There is an old saying that prevention is better than cure. This definitely applies when you are making the decision about whether to provide a credit facility to a new customer. If you take the time to find out more background information about your new customer you can prevent a lot of stress later. The last thing you need is for any customer to turn into a bad debtor. One of the easiest ways to get some background information on a new customer is by performing an ASIC search.
What is an ASIC search?
ASIC stands for the Australian Securities and Investments Commission. Its website (www.asic.gov.au) allows you to search for information on a company. Some basic information is free but you have to pay for more detailed information. They are used extensively by debt collectors in their day to day work.

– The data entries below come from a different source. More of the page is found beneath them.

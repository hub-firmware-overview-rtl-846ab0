// cttc_fanout: Combined_TTC/DATA transmitters of the Hub.
//
// The Hub distributes TTC information and data-link initialisation to the
// shelf over one Combined_TTC/DATA link per destination: the twelve FEX slots
// 3..14 (index 0..11), the ROD on this Hub (index N_FEX) and the other Hub
// (index N_FEX+1). For each destination the block assembles the fields, runs
// them through cttc_encode (comma, version, CRC) and a ctrl_link_tx, giving
// one 32-bit word per user-clock cycle and one 128-bit message per LHC clock.
//
// Field sources:
//   L1A, BCR, ECR, privileged readout, L1ID, ECRID  TTC interface (all links)
//   ROD busy, link resets, ROD 0 channel up         Readout_Ctrl from the ROD
//   reset[3:0], link enable, control channel        Hub registers / inputs
//   shelf number                                    shelf address pins
// A FEX slot gets its own four link-reset bits (already OR-ed with
// Aurora_Init) and its own channel-up bit from this ROD (ROD 0) and from the
// ROD of the other Hub (ROD 1, given as an input). The ROD and other-Hub links
// get Aurora_Init on all four link-reset bits and zero channel-up bits (own
// choice; the document defines the fields per FEX slot). Two bring-up modes
// replace the live messages on every link: pattern_mode sends the
// ctrl_pattern_gen test pattern, and retransmit_mode (when pattern_mode is
// low) sends the Readout_Ctrl shadow registers received from the ROD as they
// are, which loops the ROD's message back through the shelf links.
// The inputs are sampled at frame_start and are expected to be held for the
// whole LHC clock period, as LHC-clock-domain registers are.
module cttc_fanout
  import hub_pkg::*;
#(
  parameter logic [3:0] VERSION = 4'h0
) (
  input  logic                  clk,
  input  logic                  rst,
  input  ttc_info_t             ttc,
  input  rdctrl_fields_t        rd,
  input  logic [N_FEX-1:0]      other_rod_channel_up,
  input  logic [3:0]            sys_reset,
  input  logic                  link_enable,
  input  logic [2:0]            shelf,
  input  logic [31:0]           control_channel,
  input  logic                  pattern_mode,
  input  logic                  retransmit_mode,
  input  ctrl_msg_t             rd_shadow,      // Readout_Ctrl shadow registers
  output logic [N_CTTC_DEST-1:0][31:0] tx_data,
  output logic [N_CTTC_DEST-1:0][3:0]  tx_charisk,
  output logic                  frame_start
);

  ctrl_msg_t pattern;
  logic [N_CTTC_DEST-1:0] fs;

  assign frame_start = fs[0];

  ctrl_pattern_gen u_pat (
    .clk(clk), .rst(rst), .frame_start(fs[0]), .msg(pattern)
  );

  for (genvar d = 0; d < N_CTTC_DEST; d++) begin : g_dest
    cttc_fields_t f;
    ctrl_msg_t    enc, ctrl;
    logic [3:0]   lrst;
    logic         up0, up1;

    if (d < N_FEX) begin : g_fex
      assign lrst = rd.slot_link_reset[d];
      assign up0  = rd.channel_up[d];
      assign up1  = other_rod_channel_up[d];
    end else begin : g_sys
      assign lrst = {4{rd.aurora_init}};
      assign up0  = 1'b0;
      assign up1  = 1'b0;
    end

    always_comb begin
      f.version         = VERSION;
      f.reset           = sys_reset;
      f.l1a             = ttc.l1a;
      f.bcr             = ttc.bcr;
      f.ecr             = ttc.ecr;
      f.priv_readout    = ttc.priv_readout;
      f.l1id            = ttc.l1id;
      f.ecrid           = ttc.ecrid;
      f.control_channel = control_channel;
      f.rod_busy        = rd.rod_busy;
      f.link_enable     = link_enable;
      f.shelf           = shelf;
      f.link_reset      = lrst;
      f.rod0_channel_up = up0;
      f.rod1_channel_up = up1;
    end

    cttc_encode #(.VERSION(VERSION)) u_enc (.f(f), .msg(enc));

    assign ctrl = pattern_mode    ? pattern   :
                  retransmit_mode ? rd_shadow : enc;

    ctrl_link_tx u_tx (
      .clk(clk), .rst(rst), .ctrl(ctrl),
      .tx_data(tx_data[d]), .tx_charisk(tx_charisk[d]), .frame_start(fs[d])
    );
  end

  // All transmitters share reset and clock, so their frames stay in phase.
  assert property (@(posedge clk) disable iff (rst) fs == '0 || fs == '1);

endmodule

When do you need to do an ASIC search?
It is generally recommended that when you are doing business with a small to medium sized company and providing them with a credit facility of $5,000 or more that an ASIC search be undertaken. The purpose of the ASIC search is to verify the information from the credit application form the new customer has completed against the ASIC search, as well as finding out additional information on the company.
What sort of information does the ASIC search provide?
1. Business Name
By conducting an ASIC search you will find out if the company actually exists.
2. Date of Incorporation
This information will give you some insight into the potential financial stability of the company. If the company has been in business for say 20 years then you will probably feel more comfortable in providing a credit facility than if it has been in business for only a few months. You also need to be alert to the fact that a newer company may be a replacement for another company that has gone into liquidation.

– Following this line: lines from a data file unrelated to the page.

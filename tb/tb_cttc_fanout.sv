// tb_cttc_fanout: all fourteen Combined_TTC/DATA links (FEX slots 3..14,
// ROD, other Hub) are captured word by word and each frame is compared with
// a reference message built from the inputs present at frame_start: common
// TTC fields on every link, each FEX slot's own link resets and channel-up
// bits, Aurora_Init on the ROD and other-Hub links. A second phase runs in
// retransmit mode and expects the Readout_Ctrl shadow registers on every
// link; a third runs in pattern mode (which overrides retransmit mode) and
// expects the bring-up pattern with a per-frame counter.
// All links must start their frames in the same cycle.
module tb_cttc_fanout;
  import hub_pkg::*;
  import tb_ref_pkg::*;

  logic                  clk = 0, rst = 1;
  ttc_info_t             ttc;
  rdctrl_fields_t        rd;
  logic [N_FEX-1:0]      other_rod_channel_up;
  logic [3:0]            sys_reset;
  logic                  link_enable;
  logic [2:0]            shelf;
  logic [31:0]           control_channel;
  logic                  pattern_mode;
  logic                  retransmit_mode;
  ctrl_msg_t             rd_shadow;
  logic [N_CTTC_DEST-1:0][31:0] tx_data;
  logic [N_CTTC_DEST-1:0][3:0]  tx_charisk;
  logic                  frame_start;
  int checks = 0, failures = 0;

  cttc_fanout dut (.*);

  always #5 clk = ~clk;

  initial begin
    #200000;
    failures++;
    $display("watchdog expired");
    $display("TB_RESULT checks=%0d failures=%0d", checks, failures);
    $finish;
  end

  task automatic chk(bit ok, string what);
    checks++;
    if (!ok) begin failures++; $display("FAIL %s at %0t", what, $time); end
  endtask

  typedef logic [N_CTTC_DEST-1:0][127:0] frame_set_t;
  frame_set_t exp_q[$];

  function automatic void push_expected(int pat_count);
    frame_set_t e;
    for (int d = 0; d < N_CTTC_DEST; d++) begin
      logic [3:0] lr; logic u0, u1;
      if (d < N_FEX) begin
        lr = rd.slot_link_reset[d]; u0 = rd.channel_up[d]; u1 = other_rod_channel_up[d];
      end else begin
        lr = {4{rd.aurora_init}}; u0 = 0; u1 = 0;
      end
      if (pattern_mode)
        e[d] = {32'hBE800000, 32'(pat_count), 32'h0, 32'hA50F00BC};
      else if (retransmit_mode)
        e[d] = {rd_shadow[3], rd_shadow[2], rd_shadow[1], rd_shadow[0][31:8], 8'hBC};
      else
        e[d] = ref_cttc(4'h0, sys_reset, ttc.l1a, ttc.bcr, ttc.ecr, ttc.priv_readout,
                        ttc.l1id, ttc.ecrid, control_channel, lr, rd.rod_busy,
                        link_enable, u0, u1, shelf);
    end
    exp_q.push_back(e);
  endfunction

  initial begin
    int frames = 0, pat_count = 0, widx = -1;
    ctrl_msg_t got[N_CTTC_DEST];
    frame_set_t e;
    {ttc, rd, other_rod_channel_up, sys_reset, link_enable, shelf, control_channel} = '0;
    pattern_mode = 0; retransmit_mode = 0; rd_shadow = '0;
    repeat (3) @(negedge clk);
    rst = 0;
    #1;
    if (frame_start) begin
      push_expected(pat_count);
      pat_count++;
    end
    for (int cyc = 0; cyc < 1200; cyc++) begin
      @(negedge clk);
      // capture
      if (tx_charisk[0] == 4'b0001) widx = 0;
      if (widx >= 0) begin
        for (int d = 0; d < N_CTTC_DEST; d++) begin
          got[d][widx] = tx_data[d];
          chk(tx_charisk[d] == ((widx == 0) ? 4'b0001 : 4'b0000), "links in phase");
        end
        if (widx == 3) begin
          e = exp_q.pop_front();
          for (int d = 0; d < N_CTTC_DEST; d++)
            chk(msg128_t'(got[d]) == e[d], $sformatf("link %0d frame %0d", d, frames));
          frames++;
          widx = -1;
        end else widx++;
      end
      // new random inputs every cycle; only those at frame_start count
      ttc = ttc_info_t'({$urandom, $urandom});
      rd  = rdctrl_fields_t'({$urandom, $urandom, $urandom});
      other_rod_channel_up = 12'($urandom);
      sys_reset = 4'($urandom); link_enable = 1'($urandom); shelf = 3'($urandom);
      control_channel = $urandom;
      rd_shadow = {$urandom, $urandom, $urandom, $urandom};
      retransmit_mode = (cyc >= 400 && cyc < 800) || (cyc >= 800 && 1'($urandom));
      pattern_mode = (cyc >= 800);
      #1;
      if (frame_start) begin
        push_expected(pat_count);
        pat_count++;
      end
    end
    chk(frames >= 290, "frames seen");
    $display("TB_RESULT checks=%0d failures=%0d", checks, failures);
    $finish;
  end
endmodule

3. Directors and Shareholders
Detail is available on the directors and shareholders of a company which will give more clues about the company’s stability. Frequent changes to directors and shareholders can point to problems and instability within the company. Other useful information you can obtain includes the date of birth of the directors. If a director’s age is quite young then this could suggest insufficient time for the development of business and financial management skills. Also check to see if a director’s home address is the same as the company’s address as this indicates that a business is being run from home.
4. Charge over the assets of the company
A charge over assets, in general terms, is the right of a lender to be paid from a debtor’s assets if a debt has not been paid on time. This is important information to know as it will show if another business was sufficiently concerned to request a charge over the assets of your new customer.
Although you can perform an ASIC search yourself, it can be worthwhile to hire a professional debt collection company to do so. They can assist in interpreting the results from the ASIC search to make full use of the information in deciding whether to offer a credit facility to a new customer.